* **Exercise instructions**
Of the lines in the data below, write out exactly those from the one holding "localparam int unsigned ALPHA = 4;" through the one holding "logic busy, done, in_valid", both included.

(Collection entries)

// tb_xnet_ctrl: runs the sequencer for several rings and packing factors
// and counts the control pulses of each phase: ceil(n/ALPHA) loads,
// ceil(n/BETA) accumulate steps (the first one clearing), ceil(n/GAMMA)
// read-out shifts, one done pulse, and the stall-free total of
// ceil(n/ALPHA)+ceil(n/BETA)+ceil(n/GAMMA) cycles of bus activity. It also
// checks that input and output stalls hold the phase and that the lane masks
// cover exactly the coefficients below n.
module tb_xnet_ctrl;
  import xnet_pkg::*;

  localparam int unsigned ALPHA = 4;
  localparam int unsigned BETA  = 2;
  localparam int unsigned GAMMA = 2;

  logic clk = 0, rst_n = 0, start = 0;
  ring_e ring_in = RING_KYBER, ring;
  logic busy, done, in_valid = 0, in_ready, out_valid, out_ready = 0;
  logic lfsr_load, lfsr_rot, mac_add, mac_clr, mac_shift, ro_en;
  logic [ALPHA-1:0] a_lane_ok;
  logic [BETA-1:0]  b_lane_ok;
  int checks = 0, failures = 0;
  int n_load, n_rot, n_clr, n_shift, n_done, n_a_ok, n_b_ok, n_stall_in, n_stall_out;

  xnet_ctrl #(.ALPHA(ALPHA), .BETA(BETA), .GAMMA(GAMMA)) dut (.*);

  always #5 clk = ~clk;

  initial begin
    repeat (50000) @(posedge clk);
    failures++;
    $display("TB_RESULT checks=%0d failures=%0d", checks, failures);
    $finish;
  end

  always @(posedge clk) if (rst_n) begin
    if (lfsr_load) begin
      n_load++;
      for (int l = 0; l < ALPHA; l++) n_a_ok += a_lane_ok[l];
    end
    if (mac_add) begin
      n_rot++;
      for (int k = 0; k < BETA; k++) n_b_ok += b_lane_ok[k];
    end
    if (mac_clr) n_clr++;
    if (mac_shift) n_shift++;
    if (done) n_done++;
    if (busy && in_ready && !in_valid) n_stall_in++;
    if (out_valid && !out_ready) n_stall_out++;
  end

  task automatic cmp(input string what, input int got, input int e);
    checks++;
    if (got != e) begin
      failures++;
      $display("%s: got %0d expected %0d", what, got, e);
    end
  endtask

  task automatic run(input int unsigned r, input int stall_pct);
    int unsigned n = ring_n(r);
    int cycles = 0;
    n_load = 0; n_rot = 0; n_clr = 0; n_shift = 0; n_done = 0; n_a_ok = 0; n_b_ok = 0;
    ring_in <= ring_e'(r);
    start <= 1;
    @(posedge clk);
    start <= 0;
    while (!done) begin
      in_valid  <= !(stall_pct > 0 && $urandom_range(99) < stall_pct);
      out_ready <= !(stall_pct > 0 && $urandom_range(99) < stall_pct);
      @(posedge clk);
      cycles++;
    end
    in_valid <= 0;
    out_ready <= 0;
    #1;
    cmp("ring", int'(ring), int'(r));
    cmp("loads", n_load, ceil_div(n, ALPHA));
    cmp("accumulate steps", n_rot, ceil_div(n, BETA));
    cmp("clears", n_clr, 1);
    cmp("shifts", n_shift, ceil_div(n, GAMMA));
    cmp("done", n_done, 1);
    cmp("valid a lanes", n_a_ok, n);
    cmp("valid b lanes", n_b_ok, n);
    if (stall_pct == 0)
      cmp("cycles", cycles, ceil_div(n, ALPHA) + ceil_div(n, BETA) + ceil_div(n, GAMMA) + 2);
    @(posedge clk);
    cmp("idle", int'(busy), 0);
  endtask

  initial begin
    n_stall_in = 0; n_stall_out = 0;
    repeat (2) @(posedge clk);
    rst_n <= 1;
    @(posedge clk);
    run(RING_SNTRUP761, 0);
    run(RING_KYBER, 0);
    run(RING_NTRUHPS509, 30);
    run(RING_SNTRUP857, 30);
    checks++;
    if (n_stall_in == 0 || n_stall_out == 0) begin failures++; $display("no stall seen"); end
    $display("TB_RESULT checks=%0d failures=%0d", checks, failures);
    $finish;
  end
endmodule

* **Response below**
  localparam int unsigned ALPHA = 4;
  localparam int unsigned BETA  = 2;
  localparam int unsigned GAMMA = 2;

  logic clk = 0, rst_n = 0, start = 0;
  ring_e ring_in = RING_KYBER, ring;
  logic busy, done, in_valid = 0, in_ready, out_valid, out_ready = 0;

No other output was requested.